The task:
Reproduce exactly, and nothing but, the lines between the one with "command length |" and the end of the entries, both ends included.

Data:
^^^^^^^^^^^^^^^^
# FPGA link for a 64-channel neural recording ASIC

An implantable 64-channel neural recording chip (an 8 × 8 array of
amplifier/ADC channels with an on-chip digital processor) talks to the
outside world over three wires and a clock: a serial command line (`Din`),
a command-window strobe (`en_trf`), a serial data line (`Dout`) and a 4 MHz
master clock. This RTL is the FPGA design that sits between that chip and a
PC. It does two things:

* **Configures the chip.** The PC writes 24-bit configuration commands; the
  FPGA shifts each one out on `Din`, MSB first, inside an `en_trf` window
  that is exactly 24 master-clock cycles long.
* **Records what the chip streams.** The chip sends 85-bit frames on
  `Dout`. The FPGA finds each frame, buffers it in one of two memory slots
  (a ping-pong buffer), copies the finished slot into a byte FIFO and lets
  the PC drain the FIFO over its parallel-port-style USB interface.

The design targets a Spartan-3E class FPGA with a 50 MHz oscillator and a
Digilent-style USB/EPP bridge (8-bit data bus `db` with `astb`, `dstb`,
`wr`, `wt`), but nothing in it is vendor-specific.

## Block diagram

```
              50 MHz domain                         |   4 MHz domain (clk4m)
                                                    |
 host  ┌────────────┐ tx_data[23:0] ────────────────┼──► ┌──────┐ dout ─────────► Din
 EPP ◄►│ usb_epp_if │ wr_req ─► ┌──────────────┐    |    │ piso │ valid,last ─┐
 port  │            │           │cmd_controller│load_tgl─►│      │◄── en_trf ──┤
       │            │◄─ busy ── │              │◄───valid─┤      │             │
       │            │           └──────────────┘ en_pls ─┼──► ┌──────────┐    │
       │            │                                    |    │ dff_sync │────┴──► en_trf
       │            │ rx_rd / rx_data  ┌──────────┐      |    └──────────┘
       │            │◄────────────────►│ fifo_ram │      |
       └────────────┘                  └────▲─────┘      |    ┌────────────┐
                                            │ bytes      |    │ write_ctrl │◄────── Dout
                                     ┌──────┴─────┐◄─────┼────│            │
                                     │ read_ctrl  │toggle|    └─────┬──────┘
                                     └──────┬─────┘      |          │ bytes
                                            │  ┌─────────┴──────────▼───┐
                                            └─►│ pingpong_buf           │
                                               │ (mem_slot #1, #2)      │
                                               └────────────────────────┘
  freq_divider: clk50m ─► clk4m (also sent to the ASIC)
```

The top level is `neural_fpga_if`. Its ports are the host port
(`epp_astb_n`, `epp_dstb_n`, `epp_wr_n`, `epp_wait`, and the data bus split
into `epp_db_i`, `epp_db_o`, `epp_db_oe`; the tristate pad goes in the
board wrapper) and the chip port (`asic_clk4m`, `asic_din`, `asic_en_trf`,
`asic_dout`).

## Two clocks, and how data crosses between them

The master clock of the chip is made in the FPGA by `freq_divider`. Since
50/4 = 12.5 is not an integer, the divider is a phase accumulator that adds
2·4 MHz per 50 MHz cycle and toggles its output each time the sum passes
50 MHz. Periods alternate between 12 and 13 input cycles: the average is
exactly 4 MHz, with one input cycle of jitter. The chip only needs its
clock to be steady on average, and its data lines are launched and sampled
by the FPGA on this same clock, so the jitter does not matter for the link.

Everything that talks to the chip (`piso`, `dff_sync`, `write_ctrl`, the
write port of the slots) runs on `clk4m`. Everything that talks to the
host (`usb_epp_if`, `cmd_controller`, `read_ctrl`, `fifo_ram`) runs on
`clk50m`. Treat the two as unrelated clocks: every crossing is built to be
safe without relying on their phase.

| Signal | From → to | How it crosses |
|---|---|---|
| `load_tgl` | controller → PISO | toggle, two-flop synchroniser, edge detect |
| `tx_data` | USB → PISO | held stable from the request until the PISO is valid (`busy` tells the host to wait) |
| `valid` | PISO → controller | level, two-flop synchroniser |
| `en_pls` | controller → DFF sync | level, two-flop synchroniser |
| `toggle` | write control → read control | toggle, two-flop synchroniser |
| frame bytes | slot write port → slot read port | a slot is read only after `toggle` says it is complete; the writer is then filling the other slot |

**Reset.** `rst` is synchronous and active high, on `clk50m`. The divider
holds `clk4m` low during reset, so a plain reset would never reach the
4 MHz flops. The top therefore stretches reset by 48 FPGA cycles (about four
master-clock periods) for everything except the divider, and feeds the
stretched reset to the 4 MHz logic through a two-flop synchroniser. The
50 MHz logic leaves reset while the 4 MHz logic is still held, with
`toggle` and `valid` already cleared. Until the 4 MHz flops have been
reset, `asic_en_trf` is held low by the stretched reset, so the chip never
sees a spurious command window. Allow about 100 FPGA cycles after `rst`
falls before the first host access.

## Command path

A command is 24 bits: a 5-bit preamble, a 14-bit payload and a 5-bit CRC.
The host computes all three fields. The FPGA does not look inside the word;
it only moves it.

1. The host writes the three bytes to `REG_CMD2`, `REG_CMD1`, `REG_CMD0`
   (MSB first). The write to `REG_CMD0` makes `usb_epp_if` pulse `wr_req`
   for one cycle.
2. `cmd_controller` (50 MHz) flips `load_tgl` and goes busy.
3. `piso` (4 MHz) sees the toggle two or three master clocks later, loads
   `tx_data`, sets its bit counter to 24 and raises `valid`. `dout` now shows
   bit 23.
4. The controller sees `valid` through its synchroniser and raises `en_pls`.
   It never raises `en_pls` before the PISO holds valid data.
5. `dff_sync` synchronises `en_pls` and raises `en_trf` on a master-clock
   edge. From the next edge on, every edge with `en_trf` high shifts the
   PISO by one bit. The flop that drives `en_trf` also sees the PISO's `last`
   flag and drops `en_trf` on the edge that shifts the final bit. The window
   is therefore exactly 24 cycles, whatever the delay of the 50 MHz side.
   `Din` and `en_trf` both change right after rising edges of `clk4m`, so
   the chip can sample them on the next rising edge.
6. `valid` falls, the controller sees it, drops `en_pls` and clears `busy`.

A command takes about 30 master clocks (roughly 7.5 µs). A write request
that arrives while the controller is busy is ignored and counted in
`cmd_controller.dropped`. Hosts should poll `REG_STATUS.cmd_busy` before
writing the next command.

The chip's start-up takes three such commands: one to set or self-calibrate
the filter band of the channels, one to calibrate the amplifier gain, and
one to select the channels to record and start acquisition. Their payload
encodings belong to the chip and are not part of this RTL.

## Recording path

### Frame format on `Dout`

```
 85 bits, MSB first:
 | preamble 8 | mode 2 | row/col id 6 | ch0 8 | ch1 8 | ... | ch7 8 | CRC 5 |
              \________________ 72-bit information packet ______/
```

Each frame carries one 8-bit sample of each of the 8 channels of one row
(or column) of the array. In *static* tracking the id stays fixed: one row
is recorded at 30 kS/s per channel. In *sweep* tracking the id runs over
the 8 rows: the whole array is recorded at 4 kS/s per channel.

### Write control (4 MHz)

`write_ctrl` samples `Dout` on every rising edge of `clk4m`. While hunting,
it compares the last 8 bits received with `PREAMBLE` (default `8'hB8`, set
it to the chip's actual value). On a match it counts in the next 77 bits
and writes them into the current slot as ten bytes:

| Byte | Contents |
|---|---|
| 0 | `{mode[1:0], id[5:0]}` |
| 1–8 | samples of channels 0–7 |
| 9 | `{3'b000, crc[4:0]}` |

Each byte is written as soon as it is complete. The write port is
registered, so a byte lands one master clock after its last bit. With the
write of byte 9 the unit flips `toggle`, which selects the other slot for
the next frame and tells the read side that a frame is ready. Then it hunts
again; frames may follow each other with no gap. The CRC is not checked in
the FPGA. It travels to the host, which can check it.

### Ping-pong slots

`pingpong_buf` holds two `mem_slot`s of ten bytes, each a small
dual-clock RAM (write on `clk4m`, registered read on `clk50m`). A
demultiplexer steers the write port by `toggle`. A multiplexer picks the
read data by `rd_slot`, which is delayed one cycle to line up with the
registered read. While one slot fills, the other is read.

### Read control and FIFO (50 MHz)

`read_ctrl` synchronises `toggle`. On a change it reads the ten bytes of
the slot that has just been completed (the one `toggle` no longer points
at) and pushes them into `fifo_ram`, two cycles per byte. This takes about
25 FPGA cycles, against 1062 FPGA cycles for one 85-bit frame, so the slot
is always free long before the writer comes back to it.

The FIFO holds `FIFO_DEPTH` bytes (2048 by default, one Spartan-3E block
RAM). It is first-word-fall-through: the head byte is always on `rd_trf`.
A frame is only copied if the FIFO has room for all ten bytes. Otherwise it
is skipped whole and counted. The host therefore always sees whole frames,
aligned on 10-byte boundaries, and can tell from `REG_DROP` how many frames
it missed.

## Host interface

The host runs EPP-style cycles. It sets `wr` (low = write), drives `db` for a
write, and pulls `astb` (address cycle) or `dstb` (data cycle) low. It then
waits for `wt` to rise, releases the strobe, and waits for `wt` to fall. The
strobes pass two-flop synchronisers, so `wt` answers 3–4 FPGA cycles after
each strobe edge. During a read cycle `db_oe` is high while `wt` is high.

| Address | Name | Access | Meaning |
|---|---|---|---|
| 0x00 | `REG_CMD2` | R/W | command bits 23:16 |
| 0x01 | `REG_CMD1` | R/W | command bits 15:8 |
| 0x02 | `REG_CMD0` | R/W | command bits 7:0; a write sends the command |
| 0x03 | `REG_FIFO` | R | next recorded byte (popped); 0x00 when empty |
| 0x04 | `REG_STATUS` | R | `{5'b0, cmd_busy, fifo_full, fifo_empty}` |
| 0x05 | `REG_LVL_LO` | R | FIFO level, bits 7:0 |
| 0x06 | `REG_LVL_HI` | R | FIFO level, bits 15:8 |
| 0x07 | `REG_DROP` | R | frames dropped on a full FIFO, mod 256 |

An address cycle that reads returns the address register. The addresses are
defined in `nrec_pkg::reg_addr_e`.

A typical recording loop: read the level; if it is at least 10, read
10 × ⌊level/10⌋ bytes from `REG_FIFO`; split them into frames.

## Rates

| Configuration | Frames/s | Bits/s on `Dout` | FIFO bytes/s |
|---|---|---|---|
| whole array, 64 ch × 4 kS/s (sweep) | 32 000 | 2.72 M | 320 k |
| one row, 8 ch × 30 kS/s (static) | 30 000 | 2.55 M | 300 k |
| capacity of the capture logic | 47 058 | 4 M | — |

The host must drain at least the FIFO rate on average. The 2048-byte FIFO
holds 204 frames, about 6.4 ms at the highest rate.

## Parameters

| Module | Parameter | Default | Notes |
|---|---|---|---|
| `neural_fpga_if` | `F_IN_HZ` | 50 000 000 | FPGA clock |
| | `F_OUT_HZ` | 4 000 000 | ASIC master clock |
| | `FIFO_DEPTH` | 2048 | bytes |
| | `PREAMBLE` | `8'hB8` | data-frame preamble; must match the chip |
| `piso` | `W` | 24 | command length |
| `fifo_ram` | `DEPTH`, `W` | 2048, 8 | |
| `mem_slot`, `pingpong_buf` | `DEPTH`, `W` | 10, 8 | one frame per slot |

The frame and command field widths are constants in `nrec_pkg`.

## What follows the original system and what is this design's own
^^^^^^^^^^^^^^^^
Result for this exercise:
| `piso` | `W` | 24 | command length |
| `fifo_ram` | `DEPTH`, `W` | 2048, 8 | |
| `mem_slot`, `pingpong_buf` | `DEPTH`, `W` | 10, 8 | one frame per slot |

The frame and command field widths are constants in `nrec_pkg`.

## What follows the original system and what is this design's own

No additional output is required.